[Input material — start]

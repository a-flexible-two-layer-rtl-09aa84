// tb_emi_cfg: the EMI testbench run on another of the configurations the EMI
// offers: single data rate, x16 data bus, burst length 4, CAS latency 2.
// The checks are the same as in tb_emi:
//
// The EMI drives the Mobile-DDR model.  The testbench checks
//  - initialization: power-up wait, precharge, two refreshes, both LMRs,
//  - the access latency of a row hit, a bank miss and a row miss against
//    the timing parameters (cycle counts worked out in tb_emi_body.svh),
//  - a block of four bursts written into an idle bank, WRITEs one burst apart,
//  - a WRITE whose data are held back waits for them (write-FIFO stall),
//  - data integrity of random write/read traffic under all four
//    auto-precharge methods, with a slow read consumer and a gappy write
//    producer so that both FIFO stalls happen,
//  - that the schedule block, refresh and power down all occur,
//  - that the DRAM model saw no protocol or timing violation.
module tb_emi_cfg;
  import emi_pkg::*;

  localparam int unsigned DQ_W = 16, BL = 4, CL = 2;
  localparam bit DDR = 1'b0;

`include "tb_emi_body.svh"

  // watchdog
  initial begin
    repeat (200000) @(posedge clk);
    failures++;
    $display("FAIL: watchdog");
    $display("TB_RESULT checks=%0d failures=%0d", checks, failures);
    $finish;
  end

endmodule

[Input material — finish]

§ What the task asks
Each line of the data that holds the word "latency" should be copied.

§ Written reply
// offers: single data rate, x16 data bus, burst length 4, CAS latency 2.
//  - the access latency of a row hit, a bank miss and a row miss against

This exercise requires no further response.